◆ **Exercise aim**
Copy out each line of the entries where the word "program" is present.
◇ ◇ ◇ ◇
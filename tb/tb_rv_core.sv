// Testbench of the five-stage host pipeline with behavioural memories and
// behavioural responders for the burst engine and the SHA controller.  Checks
// ALU, LUI/AUIPC, JAL/JALR, taken and untaken branches, forwarding from MEM and
// WB, the load-use stall, word, half-word and byte loads and stores, the
// operands and timing of the custom instructions (the pipeline waits for the
// four-phase handshakes, also for two custom instructions back to back), and
// one instruction per cycle on a straight-line sequence.
module tb_rv_core;
  import sha_rv_pkg::*;

  logic clk = 0, rst_n = 0, run = 0, halted;
  logic [9:0] im_addr;
  word_t im_rdata;
  logic dm_en, dm_we;
  logic [3:0] dm_be;
  logic [12:0] dm_addr;
  word_t dm_wdata, dm_rdata;
  logic buf_latch, buf_req, buf_dir, buf_ack;
  word_t buf_base, buf_amount;
  logic sha_start, sha_done;
  logic [2:0] sha_mode;
  logic [15:0] sha_nblocks;
  word_t imem [1024];
  word_t dmem [8192];
  int checks = 0, failures = 0;

  always #5 clk = ~clk;

  rv_core dut (.*);

  assign im_rdata = imem[im_addr];
  assign dm_rdata = dmem[dm_addr];
  always_ff @(posedge clk)
    for (int i = 0; i < 4; i++)
      if (dm_en && dm_we && dm_be[i]) dmem[dm_addr][8*i +: 8] <= dm_wdata[8*i +: 8];

  // burst engine responder: ack 5 cycles after req, held until req falls
  int buf_cnt = 0, n_bufreq = 0;
  logic buf_ack_q = 0;
  assign buf_ack = buf_ack_q;
  always_ff @(posedge clk) begin
    if (buf_req && !buf_ack_q) begin
      buf_cnt <= buf_cnt + 1;
      if (buf_cnt == 4) begin buf_ack_q <= 1; n_bufreq <= n_bufreq + 1; end
    end else if (!buf_req && buf_ack_q) begin
      buf_ack_q <= 0; buf_cnt <= 0;
    end
  end

  // SHA controller responder: done 20 cycles after start, held until start falls
  int sha_cnt = 0, n_sha = 0;
  logic sha_done_q = 0;
  logic [2:0] last_mode;
  logic [15:0] last_nblk;
  assign sha_done = sha_done_q;
  always_ff @(posedge clk) begin
    if (sha_start && !sha_done_q) begin
      sha_cnt <= sha_cnt + 1;
      last_mode <= sha_mode; last_nblk <= sha_nblocks;
      if (sha_cnt == 19) begin sha_done_q <= 1; n_sha <= n_sha + 1; end
    end else if (!sha_start && sha_done_q) begin
      sha_done_q <= 0; sha_cnt <= 0;
    end
  end

  word_t latched_base [$], latched_amt [$];
  always_ff @(posedge clk) if (buf_latch) begin
    latched_base.push_back(buf_base); latched_amt.push_back(buf_amount);
  end

  // encoders
  function automatic word_t i_type(int imm, int rs1, int f3, int rd, logic [6:0] op);
    return {12'(imm), 5'(rs1), 3'(f3), 5'(rd), op};
  endfunction
  function automatic word_t addi(int rd, int rs1, int imm); return i_type(imm, rs1, 0, rd, OPC_OPIMM); endfunction
  function automatic word_t lw(int rd, int rs1, int imm);   return i_type(imm, rs1, 2, rd, OPC_LOAD); endfunction
  function automatic word_t jalr(int rd, int rs1, int imm); return i_type(imm, rs1, 0, rd, OPC_JALR); endfunction
  function automatic word_t lui(int rd, int imm20);         return {20'(imm20), 5'(rd), OPC_LUI}; endfunction
  function automatic word_t auipc(int rd, int imm20);       return {20'(imm20), 5'(rd), OPC_AUIPC}; endfunction
  function automatic word_t rop(int f7, int f3, int rd, int rs1, int rs2);
    return {7'(f7), 5'(rs2), 5'(rs1), 3'(f3), 5'(rd), OPC_OP};
  endfunction
  function automatic word_t st(int f3, int rs2, int rs1, int imm);
    logic [11:0] i; i = 12'(imm);
    return {i[11:5], 5'(rs2), 5'(rs1), 3'(f3), i[4:0], OPC_STORE};
  endfunction
  function automatic word_t sw(int rs2, int rs1, int imm); return st(2, rs2, rs1, imm); endfunction
  function automatic word_t ld(int f3, int rd, int rs1, int imm); return i_type(imm, rs1, f3, rd, OPC_LOAD); endfunction
  function automatic word_t br(int f3, int rs1, int rs2, int off);
    logic [12:0] i; i = 13'(off);
    return {i[12], i[10:5], 5'(rs2), 5'(rs1), 3'(f3), i[4:1], i[11], OPC_BRANCH};
  endfunction
  function automatic word_t jal(int rd, int off);
    logic [20:0] i; i = 21'(off);
    return {i[20], i[10:1], i[11], i[19:12], 5'(rd), OPC_JAL};
  endfunction
  function automatic word_t custom(logic [6:0] op, int f3, int rs1, int rs2);
    return {7'd0, 5'(rs2), 5'(rs1), 3'(f3), 5'd0, op};
  endfunction

  task automatic run_prog(word_t p [$], output int cycles);
    for (int i = 0; i < 1024; i++) imem[i] = (i < p.size()) ? p[i] : 32'h00100073;
    @(negedge clk); run = 1; cycles = 0;
    while (!halted) begin @(negedge clk); cycles++; end
    run = 0;
    @(negedge clk);
  endtask

  task automatic chk(int addr, word_t e, string what);
    checks++;
    if (dmem[addr] !== e) begin failures++; $display("%s: dmem[%0d] = %h expected %h", what, addr, dmem[addr], e); end
  endtask

  initial begin
    repeat (20000) @(posedge clk);
    failures++;
    $display("TB_RESULT checks=%0d failures=%0d", checks, failures);
    $finish;
  end

  initial begin
    word_t p [$];
    int cyc;
    for (int i = 0; i < 8192; i++) dmem[i] = '0;
    repeat (2) @(negedge clk); rst_n = 1;

    // ---- program 1: ALU, forwarding, branches, jumps, memory ----
    p = '{
      addi(1, 0, 100),            // 0  x1 = 100
      addi(2, 1, -30),            // 4  x2 = 70       (MEM forward)
      rop(32, 0, 3, 1, 2),        // 8  x3 = 30 sub   (MEM + WB forward)
      rop(0, 4, 4, 1, 2),         // 12 x4 = 100^70
      lui(5, 32'h12345),          // 16 x5 = 0x12345000
      addi(5, 5, 32'h678),        // 20 x5 = 0x12345678
      sw(5, 0, 0),                // 24 dmem[0]
      lw(6, 0, 0),                // 28 x6 = dmem[0]
      addi(7, 6, 1),              // 32 load-use
      sw(7, 0, 4),                // 36 dmem[1] = 0x12345679
      addi(8, 0, 0),              // 40 x8 = 0 (loop count)
      addi(9, 0, 5),              // 44 x9 = 5
      addi(8, 8, 3),              // 48 loop: x8 += 3
      addi(9, 9, -1),             // 52
      br(1, 9, 0, -8),            // 56 bne x9,x0 -> 48
      sw(8, 0, 8),                // 60 dmem[2] = 15
      br(0, 8, 0, 8),             // 64 beq x8,x0 (not taken)
      jal(10, 12),                // 68 x10 = 72, jump to 80
      addi(8, 0, 999),            // 72 skipped
      addi(8, 0, 998),            // 76 skipped
      sw(8, 0, 12),               // 80 dmem[3] = 15
      sw(10, 0, 16),              // 84 dmem[4] = 72
      auipc(11, 0),               // 88 x11 = 88
      jalr(12, 11, 16),           // 92 x12 = 96, jump to 104
      addi(8, 0, 7),              // 96 skipped
      addi(8, 0, 7),              // 100 skipped
      sw(11, 0, 20),              // 104 dmem[5] = 88
      sw(12, 0, 24),              // 108 dmem[6] = 96
      rop(0, 3, 13, 3, 1),        // 112 sltu x13 = (30 < 100)
      sw(13, 0, 28),              // 116 dmem[7] = 1
      sw(3, 0, 32),               // 120 dmem[8] = 30
      sw(4, 0, 36),               // 124 dmem[9] = 100^70
      32'h00100073
    };
    run_prog(p, cyc);
    chk(0, 32'h12345678, "lui/addi/sw");
    chk(1, 32'h12345679, "load-use");
    chk(2, 15, "loop");
    chk(3, 15, "jal skip");
    chk(4, 72, "jal link");
    chk(5, 88, "auipc");
    chk(6, 96, "jalr link");
    chk(7, 1, "sltu");
    chk(8, 30, "sub forward");
    chk(9, 100 ^ 70, "xor");

    // ---- program 2: custom instructions ----
    p = '{
      lui(8, 4),                   // x8 = 16384
      addi(20, 0, 80),             // x20 = 80 (MEM forward into the latch)
      custom(OPC_BUF, 0, 8, 20),   // latch
      custom(OPC_BUF, 1, 0, 0),    // write burst
      custom(OPC_BUF, 2, 0, 0),    // read burst (back to back)
      addi(5, 0, 3),
      custom(OPC_SHA, 3, 5, 0),    // SHA-256 long, 3 blocks
      custom(OPC_SHA, 0, 5, 0),    // SHA-224 short, back to back
      addi(6, 0, 42),
      sw(6, 0, 40),                // runs only after both SHA sessions
      32'h00100073
    };
    run_prog(p, cyc);
    checks++; if (latched_base.size() != 1 || latched_base[0] !== 32'd16384 || latched_amt[0] !== 32'd80) failures++;
    checks++; if (n_bufreq != 2) begin failures++; $display("bursts %0d", n_bufreq); end
    checks++; if (n_sha != 2) begin failures++; $display("sha %0d", n_sha); end
    checks++; if (last_mode !== 3'd0 || last_nblk !== 16'd3) failures++;
    chk(10, 42, "after custom");
    // 11 instructions, 2 bursts of ~6 cycles and 2 SHA sessions of ~21 cycles
    checks++; if (cyc < 2 * 20 + 2 * 5 + 11 || cyc > 100) begin failures++; $display("custom program %0d cycles", cyc); end

    // ---- program 3: one instruction per cycle (EBREAK at index 51 reaches WB 4 cycles later) ----
    p.delete();
    for (int i = 0; i < 50; i++) p.push_back(addi(1, 1, 1));
    p.push_back(sw(1, 0, 44));
    p.push_back(32'h00100073);
    run_prog(p, cyc);
    chk(11, 50 + 100, "straight line");   // x1 kept 100 from program 1
    checks++; if (cyc != 51 + 4) begin failures++; $display("straight line %0d cycles", cyc); end

    // ---- program 4: byte and half-word loads and stores ----
    p = '{
      lui(1, 32'h89abc),          // x1 = 0x89abc000
      addi(1, 1, 32'h7ef),        // x1 = 0x89abc7ef
      sw(1, 0, 48),               // dmem[12] = 0x89abc7ef
      ld(0, 2, 0, 48),            // lb  x2 = 0xffffffef
      ld(4, 3, 0, 49),            // lbu x3 = 0x000000c7
      ld(1, 4, 0, 50),            // lh  x4 = 0xffff89ab
      ld(5, 5, 0, 48),            // lhu x5 = 0x0000c7ef
      sw(2, 0, 52), sw(3, 0, 56), sw(4, 0, 60), sw(5, 0, 64),
      addi(6, 0, 32'h55),
      st(0, 6, 0, 70),            // sb: dmem[17] byte 2
      st(1, 1, 0, 74),            // sh: dmem[18] upper half
      ld(0, 7, 0, 70),            // lb of the byte just stored
      sw(7, 0, 76),
      32'h00100073
    };
    dmem[17] = 32'h11223344; dmem[18] = 32'h11223344;
    run_prog(p, cyc);
    chk(12, 32'h89abc7ef, "sw");
    chk(13, 32'hffffffef, "lb");
    chk(14, 32'h000000c7, "lbu");
    chk(15, 32'hffff89ab, "lh");
    chk(16, 32'h0000c7ef, "lhu");
    chk(17, 32'h11553344, "sb");
    chk(18, 32'hc7ef3344, "sh");
    chk(19, 32'h00000055, "lb after sb");

    $display("TB_RESULT checks=%0d failures=%0d", checks, failures);
    $finish;
  end
endmodule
◇ ◇ ◇ ◇
◆ **Answer section**
    // ---- program 1: ALU, forwarding, branches, jumps, memory ----
    // ---- program 2: custom instructions ----
    checks++; if (cyc < 2 * 20 + 2 * 5 + 11 || cyc > 100) begin failures++; $display("custom program %0d cycles", cyc); end
    // ---- program 3: one instruction per cycle (EBREAK at index 51 reaches WB 4 cycles later) ----
    chk(11, 50 + 100, "straight line");   // x1 kept 100 from program 1
    // ---- program 4: byte and half-word loads and stores ----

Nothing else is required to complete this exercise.